TASK INPUTS:
= = = = =
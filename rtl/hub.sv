// hub: a cluster's endpoint on the optical ONet.
//
// Send side: the two Hub-attached routers of the cluster's ENet each offer packets; a
// round-robin arbiter (holding its grant for a whole packet) picks one flit per cycle, the
// Hub's rate of 128 bits per cycle, and places it on the Hub's own wavelength. Sending pauses
// while the destination Hub (or, for a broadcast, any Hub) signals on the flow-control
// waveguide that it is nearly out of receive space.
//
// Receive side: every Hub sees every sender's lane. A flit is kept if it is a broadcast or is
// addressed to a core of this cluster, and goes into the FIFO of its sender Hub, so flits from
// different senders never mix. Senders with even IDs are served by BNet 0, odd by BNet 1
// (static partition). The Hub raises its flow-control bit while any of its FIFOs holds
// RX_DEPTH - FC_MARGIN flits or more; FC_MARGIN covers the flits still in flight in the
// round trip (3 + 3 cycles of ONet plus the send register).
//
// Timing: one cycle from an ENet port to the ONet lane (send register). Broadcast delivery
// through ONet, FIFO and BNet as given by those blocks. The Hub also keeps broadcasts it sent
// itself, so cores of the sending cluster receive them too. The even/odd BNet split, sender
// FIFOs and the flow-control waveguide follow the document; FIFO depth, the one-bit-per-Hub
// flow-control rule and the own-broadcast loopback are choices of this design.
module hub
  import atac_pkg::*;
#(
  parameter int unsigned NCL       = 64,
  parameter int unsigned NT        = 16,
  parameter int unsigned RX_DEPTH  = 16,
  parameter int unsigned FC_MARGIN = 8
) (
  input  logic        clk,
  input  logic        rst_n,
  input  cluster_id_t my_cluster,
  // from the two Hub-attached ENet routers
  input  logic        enet_valid [2],
  input  flit_t       enet_flit  [2],
  output logic        enet_ready [2],
  // ONet send lane and flow-control bit of this Hub
  output logic        tx_valid,
  output flit_t       tx_flit,
  output logic        fc_out,
  // ONet receive lanes (one per sender Hub) and flow-control bits of all Hubs
  input  logic        rx_valid [NCL],
  input  flit_t       rx_flit  [NCL],
  input  logic        fc_in    [NCL],
  // the two BNet broadcast buses
  output logic        bnet_valid [2],
  output flit_t       bnet_flit  [2],
  input  logic        tile_ready [2][NT]
);
  localparam int unsigned NB = NCL / 2;

  // ---------------- send side ----------------
  logic [1:0] req, gnt;
  logic       gidx, any, take, blocked;
  flit_t      cand;

  assign req  = {enet_valid[1], enet_valid[0]};
  assign cand = enet_flit[gidx];

  always_comb begin
    blocked = 1'b0;
    if (cand.meta.bcast) begin
      for (int h = 0; h < NCL; h++) blocked |= fc_in[h];
    end else begin
      blocked = fc_in[32'(cluster_of(cand.meta.dst)) % NCL];
    end
  end

  assign take = any && !blocked;

  rr_arb #(.N(2)) u_tx_arb (
    .clk, .rst_n, .req, .adv(take), .tail(cand.meta.tail),
    .gnt, .gnt_idx(gidx), .any
  );

  assign enet_ready[0] = take && gnt[0];
  assign enet_ready[1] = take && gnt[1];

  always_ff @(posedge clk or negedge rst_n) begin
    if (!rst_n) begin
      tx_valid <= 1'b0; tx_flit <= '0;
    end else begin
      tx_valid <= take;
      if (take) tx_flit <= cand;
    end
  end

  // ---------------- receive side ----------------
  logic  q_empty [NCL];
  logic  q_full  [NCL];
  logic  q_pop   [NCL];
  flit_t q_head  [NCL];
  logic [$clog2(RX_DEPTH):0] q_cnt [NCL];

  for (genvar s = 0; s < NCL; s++) begin : g_rx
    logic keep;
    assign keep = rx_valid[s] &&
                  (rx_flit[s].meta.bcast || cluster_of(rx_flit[s].meta.dst) == my_cluster);
    sync_fifo #(.T(flit_t), .DEPTH(RX_DEPTH)) u_q (
      .clk, .rst_n, .push(keep), .wr_data(rx_flit[s]),
      .pop(q_pop[s]), .rd_data(q_head[s]),
      .full(q_full[s]), .empty(q_empty[s]), .count(q_cnt[s])
    );
    a_fc_works: assert property (@(posedge clk) disable iff (!rst_n) !(keep && q_full[s]));
  end

  always_comb begin
    fc_out = 1'b0;
    for (int s = 0; s < NCL; s++)
      if (32'(q_cnt[s]) >= RX_DEPTH - FC_MARGIN) fc_out = 1'b1;
  end

  for (genvar b = 0; b < 2; b++) begin : g_bnet
    logic  iv [NB];
    flit_t iflit [NB];
    logic  ipop [NB];
    for (genvar j = 0; j < NB; j++) begin : g_map
      assign iv[j]    = !q_empty[2*j+b];
      assign iflit[j] = q_head[2*j+b];
      assign q_pop[2*j+b] = ipop[j];
    end
    bnet #(.NIN(NB), .NT(NT)) u_bnet (
      .clk, .rst_n, .in_valid(iv), .in_flit(iflit), .in_pop(ipop),
      .bus_valid(bnet_valid[b]), .bus_flit(bnet_flit[b]), .tile_ready(tile_ready[b])
    );
  end
endmodule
= = = = =
TASK STATEMENT:
Your answer should consist of the count of lines in the listing that hold the word "flits", with nothing else.

RESPONSE FOR THIS EXERCISE:
2